— What is expected —
Below are several entries. Transcribe exactly those lines that fall from the one with "the expected output" through the one with "logic clk = 1'b0, rst = 1'b1;", end lines included.

— Extracted data —

--

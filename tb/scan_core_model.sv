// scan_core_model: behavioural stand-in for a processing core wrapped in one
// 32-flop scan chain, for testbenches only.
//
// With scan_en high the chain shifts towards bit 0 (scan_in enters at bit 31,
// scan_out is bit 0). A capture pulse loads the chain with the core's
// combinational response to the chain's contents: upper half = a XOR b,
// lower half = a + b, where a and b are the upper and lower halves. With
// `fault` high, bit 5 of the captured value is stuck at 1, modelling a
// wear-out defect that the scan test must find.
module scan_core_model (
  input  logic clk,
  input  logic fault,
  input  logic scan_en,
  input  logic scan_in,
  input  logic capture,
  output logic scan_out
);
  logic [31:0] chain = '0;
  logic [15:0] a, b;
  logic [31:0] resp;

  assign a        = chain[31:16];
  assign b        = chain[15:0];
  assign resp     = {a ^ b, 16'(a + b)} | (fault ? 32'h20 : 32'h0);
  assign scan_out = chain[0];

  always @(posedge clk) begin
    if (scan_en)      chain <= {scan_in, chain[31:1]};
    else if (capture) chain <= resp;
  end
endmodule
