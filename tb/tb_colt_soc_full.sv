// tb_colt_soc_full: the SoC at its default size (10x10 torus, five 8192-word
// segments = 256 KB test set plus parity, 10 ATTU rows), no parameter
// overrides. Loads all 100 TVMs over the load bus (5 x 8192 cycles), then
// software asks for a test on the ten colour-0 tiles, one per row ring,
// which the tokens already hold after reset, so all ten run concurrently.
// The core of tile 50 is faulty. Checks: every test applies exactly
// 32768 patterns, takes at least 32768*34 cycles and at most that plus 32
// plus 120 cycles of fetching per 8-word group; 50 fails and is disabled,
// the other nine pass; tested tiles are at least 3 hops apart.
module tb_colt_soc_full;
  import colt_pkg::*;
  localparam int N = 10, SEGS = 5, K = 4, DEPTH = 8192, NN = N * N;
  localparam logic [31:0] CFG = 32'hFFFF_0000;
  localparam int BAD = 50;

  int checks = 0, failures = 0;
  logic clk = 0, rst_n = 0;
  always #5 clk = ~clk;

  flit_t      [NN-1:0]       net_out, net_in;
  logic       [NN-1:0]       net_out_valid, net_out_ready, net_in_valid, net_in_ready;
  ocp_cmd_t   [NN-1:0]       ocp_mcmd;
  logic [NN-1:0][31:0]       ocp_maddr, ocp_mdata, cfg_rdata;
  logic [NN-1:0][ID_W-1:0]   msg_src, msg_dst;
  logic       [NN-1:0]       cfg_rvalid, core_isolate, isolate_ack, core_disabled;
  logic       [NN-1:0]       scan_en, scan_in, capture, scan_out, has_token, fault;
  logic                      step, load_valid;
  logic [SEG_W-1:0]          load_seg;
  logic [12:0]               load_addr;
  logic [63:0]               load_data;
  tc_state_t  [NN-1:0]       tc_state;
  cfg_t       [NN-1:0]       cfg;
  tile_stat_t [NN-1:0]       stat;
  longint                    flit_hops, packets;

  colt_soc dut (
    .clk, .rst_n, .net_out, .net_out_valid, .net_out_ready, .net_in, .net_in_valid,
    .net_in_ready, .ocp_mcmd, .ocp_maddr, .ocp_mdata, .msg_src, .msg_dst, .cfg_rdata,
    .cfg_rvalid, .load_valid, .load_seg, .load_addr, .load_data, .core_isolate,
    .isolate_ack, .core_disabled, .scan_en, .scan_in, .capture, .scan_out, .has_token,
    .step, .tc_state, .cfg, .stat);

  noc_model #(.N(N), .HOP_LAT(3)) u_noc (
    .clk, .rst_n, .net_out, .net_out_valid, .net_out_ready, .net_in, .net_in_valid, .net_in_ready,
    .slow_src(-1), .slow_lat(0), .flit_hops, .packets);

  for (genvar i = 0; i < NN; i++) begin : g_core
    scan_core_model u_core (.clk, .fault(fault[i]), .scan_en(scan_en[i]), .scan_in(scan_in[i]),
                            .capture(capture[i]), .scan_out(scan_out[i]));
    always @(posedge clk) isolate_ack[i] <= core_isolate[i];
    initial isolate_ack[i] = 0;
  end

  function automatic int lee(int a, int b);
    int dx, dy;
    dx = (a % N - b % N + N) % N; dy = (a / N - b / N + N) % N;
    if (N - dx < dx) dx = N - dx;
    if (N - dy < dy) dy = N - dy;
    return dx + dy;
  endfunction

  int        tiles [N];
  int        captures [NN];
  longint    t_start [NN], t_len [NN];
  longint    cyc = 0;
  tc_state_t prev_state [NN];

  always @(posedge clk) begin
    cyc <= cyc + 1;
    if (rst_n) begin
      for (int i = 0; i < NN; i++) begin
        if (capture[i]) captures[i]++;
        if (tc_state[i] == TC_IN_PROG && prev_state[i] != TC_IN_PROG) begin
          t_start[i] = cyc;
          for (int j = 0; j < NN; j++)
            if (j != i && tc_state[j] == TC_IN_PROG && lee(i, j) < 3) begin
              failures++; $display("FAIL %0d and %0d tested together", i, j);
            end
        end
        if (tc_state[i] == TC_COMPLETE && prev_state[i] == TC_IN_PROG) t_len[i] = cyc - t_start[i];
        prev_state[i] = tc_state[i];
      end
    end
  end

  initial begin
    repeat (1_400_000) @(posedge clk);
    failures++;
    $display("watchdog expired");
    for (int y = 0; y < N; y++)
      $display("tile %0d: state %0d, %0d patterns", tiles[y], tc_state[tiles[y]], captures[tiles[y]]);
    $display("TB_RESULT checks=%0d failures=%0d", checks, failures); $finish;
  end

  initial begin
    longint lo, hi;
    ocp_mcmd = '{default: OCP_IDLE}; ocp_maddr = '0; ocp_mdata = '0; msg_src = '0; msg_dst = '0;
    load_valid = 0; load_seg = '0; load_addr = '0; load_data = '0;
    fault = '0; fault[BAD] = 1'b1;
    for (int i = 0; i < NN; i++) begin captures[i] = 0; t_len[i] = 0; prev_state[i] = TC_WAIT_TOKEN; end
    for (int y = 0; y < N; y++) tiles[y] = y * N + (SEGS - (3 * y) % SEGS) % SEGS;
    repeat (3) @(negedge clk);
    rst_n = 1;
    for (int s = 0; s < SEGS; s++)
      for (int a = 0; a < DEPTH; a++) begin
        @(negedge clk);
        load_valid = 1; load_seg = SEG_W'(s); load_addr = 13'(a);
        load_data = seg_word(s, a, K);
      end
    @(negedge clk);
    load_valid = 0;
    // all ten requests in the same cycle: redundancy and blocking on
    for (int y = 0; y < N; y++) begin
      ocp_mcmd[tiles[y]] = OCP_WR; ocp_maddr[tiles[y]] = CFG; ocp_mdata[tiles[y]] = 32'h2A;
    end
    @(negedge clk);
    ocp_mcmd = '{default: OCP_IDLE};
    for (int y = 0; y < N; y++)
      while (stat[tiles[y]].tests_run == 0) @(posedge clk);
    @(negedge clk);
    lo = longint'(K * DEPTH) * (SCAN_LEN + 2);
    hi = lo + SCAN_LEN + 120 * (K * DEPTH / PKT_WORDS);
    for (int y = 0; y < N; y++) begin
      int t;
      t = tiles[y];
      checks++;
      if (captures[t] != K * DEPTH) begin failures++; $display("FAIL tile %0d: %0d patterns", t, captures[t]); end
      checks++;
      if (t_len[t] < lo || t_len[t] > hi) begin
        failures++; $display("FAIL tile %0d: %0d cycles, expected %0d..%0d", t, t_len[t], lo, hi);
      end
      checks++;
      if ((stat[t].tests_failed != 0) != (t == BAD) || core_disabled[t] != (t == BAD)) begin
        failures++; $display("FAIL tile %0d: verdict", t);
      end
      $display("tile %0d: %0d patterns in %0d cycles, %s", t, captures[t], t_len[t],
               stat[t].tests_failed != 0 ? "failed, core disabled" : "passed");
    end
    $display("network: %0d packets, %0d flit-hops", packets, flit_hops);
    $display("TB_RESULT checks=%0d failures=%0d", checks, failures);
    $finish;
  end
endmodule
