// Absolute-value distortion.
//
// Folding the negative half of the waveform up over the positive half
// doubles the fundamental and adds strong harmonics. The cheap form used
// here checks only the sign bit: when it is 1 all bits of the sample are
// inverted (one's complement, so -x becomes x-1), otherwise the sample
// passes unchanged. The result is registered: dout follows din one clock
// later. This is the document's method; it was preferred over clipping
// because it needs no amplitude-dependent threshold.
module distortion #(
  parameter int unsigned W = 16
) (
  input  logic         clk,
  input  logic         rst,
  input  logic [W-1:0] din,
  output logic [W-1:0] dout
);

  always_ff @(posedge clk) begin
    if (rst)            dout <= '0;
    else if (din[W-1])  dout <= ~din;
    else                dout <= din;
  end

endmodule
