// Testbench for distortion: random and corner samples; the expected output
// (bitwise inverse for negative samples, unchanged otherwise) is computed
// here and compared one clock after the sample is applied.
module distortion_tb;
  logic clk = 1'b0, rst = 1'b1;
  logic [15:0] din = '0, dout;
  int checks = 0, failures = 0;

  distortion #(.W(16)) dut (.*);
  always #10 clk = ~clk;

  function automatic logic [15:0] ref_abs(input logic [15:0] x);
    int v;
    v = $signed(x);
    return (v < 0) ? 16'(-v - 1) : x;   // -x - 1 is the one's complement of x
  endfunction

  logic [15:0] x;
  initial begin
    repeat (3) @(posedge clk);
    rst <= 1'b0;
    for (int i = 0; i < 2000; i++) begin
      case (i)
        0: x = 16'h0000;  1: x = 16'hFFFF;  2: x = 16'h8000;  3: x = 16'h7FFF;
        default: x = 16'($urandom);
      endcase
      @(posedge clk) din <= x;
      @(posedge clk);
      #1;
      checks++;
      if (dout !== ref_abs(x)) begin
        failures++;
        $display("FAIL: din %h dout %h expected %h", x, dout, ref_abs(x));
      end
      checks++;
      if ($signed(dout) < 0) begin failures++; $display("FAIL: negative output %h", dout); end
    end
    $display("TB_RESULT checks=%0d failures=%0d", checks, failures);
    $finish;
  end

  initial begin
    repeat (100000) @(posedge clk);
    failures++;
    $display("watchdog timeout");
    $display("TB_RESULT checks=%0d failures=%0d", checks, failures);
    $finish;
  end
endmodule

--

— Completed exercise —
// Testbench for distortion: random and corner samples; the expected output
// (bitwise inverse for negative samples, unchanged otherwise) is computed
// here and compared one clock after the sample is applied.
module distortion_tb;
  logic clk = 1'b0, rst = 1'b1;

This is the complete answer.